Below is an instruction that describes a task, paired with an input that provides further context. Write a response that appropriately completes the request.

### Instruction:
Identify a suitable <verb> in the following sentence.

### Input:
The cat <verb> in the garden.

### Response:
played


In [None]:
generate_response(
    instruction="Explain why the quote is appropriate or not for a yoga class.",
    input_text="Don't quit. Suffer now and live the rest of your life as a champion.",
)

Below is an instruction that describes a task, paired with an input that provides further context. Write a response that appropriately completes the request.

### Instruction:
Explain why the quote is appropriate or not for a yoga class.

### Input:
Don't quit. Suffer now and live the rest of your life as a champion.

### Response:
This quote is not appropriate for a yoga class because it promotes a competitive mindset and ignores the importance of self-compassion and acceptance.

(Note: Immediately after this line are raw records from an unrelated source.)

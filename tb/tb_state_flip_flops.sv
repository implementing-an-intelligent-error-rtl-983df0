// Self-checking testbench for state_flip_flops (default WIDTH = 3).
//
// Drives random D values each clock and checks that Q shows, after each
// rising edge, the value D had before it, and that Q-bar is its complement.
// Also checks that reset clears Q at once, without waiting for a clock edge,
// and holds it clear while asserted.
module tb_state_flip_flops;
  localparam int W = 3;

  logic clk = 1'b0;
  always #5 clk = ~clk;

  logic rst_n;
  logic [W-1:0] d, q, q_n;
  int checks = 0, failures = 0;

  state_flip_flops dut (.*);

  task automatic check(logic [W-1:0] exp_q, string what);
    checks++;
    if (q !== exp_q || q_n !== ~exp_q) begin
      failures++;
      $display("FAIL %s: q=%b q_n=%b expected q=%b", what, q, q_n, exp_q);
    end
  endtask

  initial begin
    logic [W-1:0] prev;
    rst_n = 1'b1;
    d = '1;
    @(posedge clk); #1;
    check('1, "load before reset");
    // Asynchronous reset: in the middle of a clock period.
    #2 rst_n = 1'b0;
    #1 check('0, "asynchronous reset");
    @(posedge clk); #1;
    check('0, "reset held over a clock edge");
    rst_n = 1'b1;
    for (int i = 0; i < 200; i++) begin
      d = W'($urandom);
      prev = d;
      @(posedge clk); #1;
      d = W'($urandom);  // change D away from the edge: Q must keep prev
      #2 check(prev, "capture");
    end
    $display("TB_RESULT checks=%0d failures=%0d", checks, failures);
    $finish;
  end

  initial begin
    repeat (2000) @(posedge clk);
    failures++;
    $display("watchdog expired");
    $display("TB_RESULT checks=%0d failures=%0d", checks, failures);
    $finish;
  end
endmodule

## Push the model to your Hugging Face Hub


Optionally, Hugging Face allows to you easily store trained models in their hub.

In [None]:
# Note: The token needs to have "write" permission
#       You can check it here:
#       https://huggingface.co/settings/tokens
# Uncomment and run this if you wish to publish the model to Hugging Face Hub
# model.push_to_hub("my-gemma-finetuned-model")

In this tutorial, you have learnt how to fine-tune a Gemma model using JORA and convert it to the Hugging Face model format for inference. By leveraging JAX's JIT compilation and tensor-sharding capabilities, you can achieve efficient resource management, enabling accelerated fine-tuning with reduced memory requirements.